Though there were some books designed to teach youngsters how to paint, widespread illustrated children’s books didn’t become possible until the invention of a new printing process, lithography. First developed in Germany in the 1790s, lithography reduced the time, difficulty and cost to reproduce detailed illustrations. This increased the general population’s access to printed books, and along with changes to children’s education — the first U.S. kindergarten was started in the 1850s — encouraged the early rise of coloring books in the second half of the 19th century.
One notable example, the Little Folks’ Painting Book, came in 1879. Using line drawings by illustrator Kate Greenaway, it was published by the McLoughlin Brothers, a company that printed children’s books from the mid 1800s to early 1900s. They weren’t necessarily the absolute first in the genre, but the McLoughlin Brothers continued publishing Little Folks’ books and were key to popularizing children’s coloring books.
Then, as now, companies were keen to influence children and advertise their products wherever possible. Hood’s Sarsaparilla, a soft drink company, which made their own painting book in 1894, was one of a number of companies that used such books to advertise their products. Examples ranged from the National Lead Company, which made lead paints and a number of painting books as part of their Dutch Boy campaign in the 1920s, to Kentucky Fried Chicken Corporation’s 1965 Coloring Book. Popular franchises were also turned into coloring books, like Buster’s and Mary Jane’s Painting Book, which showed off the characters from the Buster Brown comic strip, created by Richard F. Outcault.

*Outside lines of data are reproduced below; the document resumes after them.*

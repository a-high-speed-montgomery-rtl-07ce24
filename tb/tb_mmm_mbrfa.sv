// Self-checking testbench of mmm_mbrfa at its default width.
// Loads random carry-save pairs, then steps with random bypass decisions
// and checks that the two output bits are always bits p and p+1 of
// A = a1 + a2, where p advances by one per step, or by two on bypass.
module tb_mmm_mbrfa;
  localparam int AW = 1026;
  logic clk = 1'b0, rst_n = 1'b0, load = 1'b0, step = 1'b0, bypass = 1'b0;
  logic [AW-1:0] a1, a2;
  logic a_n1, a_n2;
  int checks = 0, failures = 0, n_bypass = 0, cycles = 0;

  always #5 clk = ~clk;
  always @(posedge clk) cycles++;

  mmm_mbrfa dut (.*);

  function automatic logic [AW-1:0] rnd();
    logic [AW-1:0] v;
    for (int j = 0; j < AW; j += 32) v = (v << 32) | AW'($urandom);
    return v;
  endfunction

  initial begin
    logic [AW+2:0] A;
    int p;
    a1 = '0; a2 = '0;
    repeat (2) @(negedge clk);
    rst_n = 1'b1;
    for (int t = 0; t < 8; t++) begin
      a1 = rnd() >> 2; a2 = rnd() >> 2;
      if (t == 0) a2 = '0;
      A = (AW+3)'(a1) + (AW+3)'(a2);
      load = 1'b1;
      @(negedge clk);
      load = 1'b0;
      p = 0;
      while (p < AW + 1) begin
        step = 1'($urandom % 4 != 0);
        bypass = step && ($urandom % 2 == 1);
        checks += 2;
        if (a_n1 != A[p] || a_n2 != A[p+1]) begin
          failures++;
          $display("load %0d bit %0d: got %b%b expected %b%b", t, p, a_n2, a_n1, A[p+1], A[p]);
        end
        if (bypass) n_bypass++;
        @(negedge clk);
        if (step) p += bypass ? 2 : 1;
      end
    end
    step = 1'b0;
    checks++;
    if (n_bypass == 0) failures++;
    $display("TB_RESULT checks=%0d failures=%0d", checks, failures);
    $finish;
  end

  initial begin
    repeat (100000) @(posedge clk);
    $display("watchdog: simulation did not finish");
    $display("TB_RESULT checks=%0d failures=%0d", checks, failures + 1);
    $finish;
  end
endmodule
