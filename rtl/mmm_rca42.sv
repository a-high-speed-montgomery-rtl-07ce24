// Four-to-two adder of the MMM42 multiplier with its operand multiplexers.
//
// One iteration adds two operand words to the carry-save state (S1, S2):
//   M3/M4 take the state registers RSC/RSS shifted right by one bit, or by
//   two bits when the stored bypass flag says that the previous iteration
//   skipped its successor (the division by four of a bypass step);
//   M1 picks w from {0, N, B1, D1} and M2 picks y from {0, 0, B2, D2} by the
//   select code {A~, q~};
//   RCA1 is a row of full adders on (S1, S2, w), RCA2 a row on RCA1's sum,
//   RCA1's carry and y. No carry travels along a row.
// The result T = t_s + t_c is returned unshifted; t_c is a carry word whose
// bit 0 is always zero. The caller stores T in RSS/RSC, and the next
// iteration divides it through M3/M4.
//
// Exact shifting: y is always even (B' is doubled and D2 is a carry word),
// and bit 0 of RCA1's carry word is empty, so RCA2's carry word t_c always
// has its two lowest bits zero. T is even, so t_s[0] = 0 and T/2 is the two
// words shifted by one; a bypass is only taken when T/2 is even too, so then
// t_s[1] = 0 as well and T/4 is the two words shifted by two. No bit is
// lost and no carry chain is needed for the division. For the same reason
// t_c[0] and c1p_lo[0] are constant zero; they are kept as ports so the
// words keep their natural weights.
//
// The low three bits of RCA1's outputs and of y go to the look-ahead unit,
// which forms q(i+1) and q(i+2) from them while RCA2 is still settling.
//
// The multiplexers, the two adder rows and the placement of M3/M4 in front
// of RCA1 follow the published MMM42 datapath; the proof that plain shifts
// suffice and the 3-bit hand-off to the look-ahead unit are this design's.
//
// Purely combinational.
module mmm_rca42
  import mmm_pkg::*;
#(
  parameter int unsigned W = 1028  // datapath width, K + 4
) (
  input  logic [W-1:0] rss,      // state register RSS (sum word of T)
  input  logic [W-1:0] rsc,      // state register RSC (carry word of T)
  input  logic         shift2,   // stored bypass flag: divide state by 4
  input  opsel_e       sel,      // {A~, q~}
  input  logic [W-1:0] rb1,      // B1 (already 2B in carry-save form)
  input  logic [W-1:0] rb2,      // B2
  input  logic [W-1:0] rd1,      // D1 (D = 2B + N)
  input  logic [W-1:0] rd2,      // D2
  input  logic [W-1:0] rn,       // N
  output logic [W-1:0] t_s,      // RCA2 sum word
  output logic [W-1:0] t_c,      // RCA2 carry word, already weighted (bit 0 = 0)
  output logic [2:0]   s1p_lo,   // RCA1 sum word, bits 2..0
  output logic [2:0]   c1p_lo,   // RCA1 carry word (weighted), bits 2..0
  output logic [2:0]   y_lo      // y, bits 2..0
);

  logic [W-1:0] s1, s2, w, y;
  logic [W-1:0] p_s, p_c, p_c_w, q_c;

  // M3 and M4
  always_comb begin
    if (shift2) begin
      s1 = rss >> 2;
      s2 = rsc >> 2;
    end else begin
      s1 = rss >> 1;
      s2 = rsc >> 1;
    end
  end

  // M1 and M2
  always_comb begin
    unique case (sel)
      SEL_ZERO: begin w = '0;  y = '0;  end
      SEL_N:    begin w = rn;  y = '0;  end
      SEL_B:    begin w = rb1; y = rb2; end
      SEL_D:    begin w = rd1; y = rd2; end
    endcase
  end

  // RCA1 and RCA2: rows of full adders
  always_comb begin
    for (int j = 0; j < W; j++) begin
      {p_c[j], p_s[j]} = fa(s1[j], s2[j], w[j]);
    end
    p_c_w = {p_c[W-2:0], 1'b0};
    for (int j = 0; j < W; j++) begin
      {q_c[j], t_s[j]} = fa(p_s[j], p_c_w[j], y[j]);
    end
    t_c = {q_c[W-2:0], 1'b0};
  end

  assign s1p_lo = p_s[2:0];
  assign c1p_lo = p_c_w[2:0];
  assign y_lo   = y[2:0];

endmodule
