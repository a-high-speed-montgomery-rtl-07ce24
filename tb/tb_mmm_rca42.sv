// Self-checking testbench of mmm_rca42 at its default width.
// Random state words, shift flag and operands for all four select codes;
// the sum of the two output words must equal the shifted state plus the
// selected operands, the carry word must end in a zero, and the low three
// bits handed to the look-ahead unit must add up to the low bits of the sum.
module tb_mmm_rca42;
  import mmm_pkg::*;
  localparam int W = 1028;
  typedef logic [W+1:0] wide_t;

  logic [W-1:0] rss, rsc, rb1, rb2, rd1, rd2, rn, t_s, t_c;
  logic [2:0]   s1p_lo, c1p_lo, y_lo;
  logic         shift2;
  opsel_e       sel;
  int checks = 0, failures = 0;
  int n_shift2 = 0;

  mmm_rca42 dut (.*);

  function automatic logic [W-1:0] rnd(input int top);
    logic [W-1:0] v;
    for (int j = 0; j < W; j += 32) v = (v << 32) | W'($urandom);
    return v & ((W'(1) << top) - 1);  // keep headroom so the sum fits
  endfunction

  initial begin
    wide_t expect_sum, got;
    logic [W-1:0] w_ref, y_ref;
    for (int t = 0; t < 2000; t++) begin
      rss = rnd(W - 3); rsc = rnd(W - 3);
      rb1 = rnd(W - 3); rb2 = rnd(W - 3);
      rd1 = rnd(W - 3); rd2 = rnd(W - 3); rn = rnd(W - 3);
      shift2 = 1'($urandom);
      sel = opsel_e'($urandom % 4);
      case (sel)
        SEL_ZERO: begin w_ref = '0;  y_ref = '0;  end
        SEL_N:    begin w_ref = rn;  y_ref = '0;  end
        SEL_B:    begin w_ref = rb1; y_ref = rb2; end
        default:  begin w_ref = rd1; y_ref = rd2; end
      endcase
      #1;
      if (shift2) n_shift2++;
      expect_sum = wide_t'(rss >> (shift2 ? 2 : 1)) + wide_t'(rsc >> (shift2 ? 2 : 1))
                 + wide_t'(w_ref) + wide_t'(y_ref);
      got = wide_t'(t_s) + wide_t'(t_c);
      checks += 4;
      if (got != expect_sum) begin
        failures++;
        $display("test %0d sel %0d shift2 %0b: sum wrong", t, sel, shift2);
      end
      if (t_c[0] != 1'b0) failures++;
      if (y_lo != y_ref[2:0]) failures++;
      if (3'(s1p_lo + c1p_lo + y_lo) != expect_sum[2:0]) failures++;
    end
    checks++;
    if (n_shift2 == 0) failures++;
    $display("TB_RESULT checks=%0d failures=%0d", checks, failures);
    $finish;
  end

  initial begin
    #100000;
    $display("watchdog: simulation did not finish");
    $display("TB_RESULT checks=%0d failures=%0d", checks, failures + 1);
    $finish;
  end
endmodule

Because wax crayons only took off in the 20th century, initially watercolors were the pigments of choice. That’s why the early ones were generally called painting books. As the century progressed, and crayons increasingly provided easy pigmentation, coloring books became ubiquitous features of childhood. Even Dr. Spock remarked on their utility, suggesting “perhaps a coloring book or two, to keep the children occupied until the food is served,” as the New Yorker has noted. Art educators weren’t always on board with coloring inside the lines — some, like Viktor Lowenfeld, argued that coloring books limited children’s creativity.
By the 1960s, with coloring books firmly entrenched in American childhood, their adult counterparts experienced a resurgence, now with a radical and satirical twist that relied on the format’s association with innocence, as Laura Marsh explained for the New Republic. The Executive Coloring Book, published in 1961 by three Chicago advertising professionals, started the craze with darkly satirical caption instructions like “THIS IS MY SUIT. Color it gray or I will lose my job.”
By 1962, adult coloring books were the subject of a New York Times trend piece. Other hits from the period included a 1962 coloring book by Mort Drucker about President John F. Kennedy, which was the New York Times # 1 bestseller for 14 weeks, and the John Birch Coloring Book, which was not approved by the John Birch Society and poked fun at conspiracy theories. The Washington Post even reported on a doctor using a specially designed coloring book as a diagnostic tool for psychological disorders in 1963. Most coloring books, even adult ones, were not as controversial as the Black Panther Coloring Book, which was condemned by the Panther leaders and encouraged violence against police. The denunciation notwithstanding, 1,000 copies were printed, apparently by a FBI infiltrator, and the pamphlet featured at a House Committee on Internal Security hearing in 1970. Dover, a publishing company that supports the designation of Wednesday as National Coloring Book Day, has been producing adult coloring books for decades.
From educational tools to familiarize learners with art history, anatomy or complex systems to recreational coloring books, the phenomenon continues to evolve and surprise.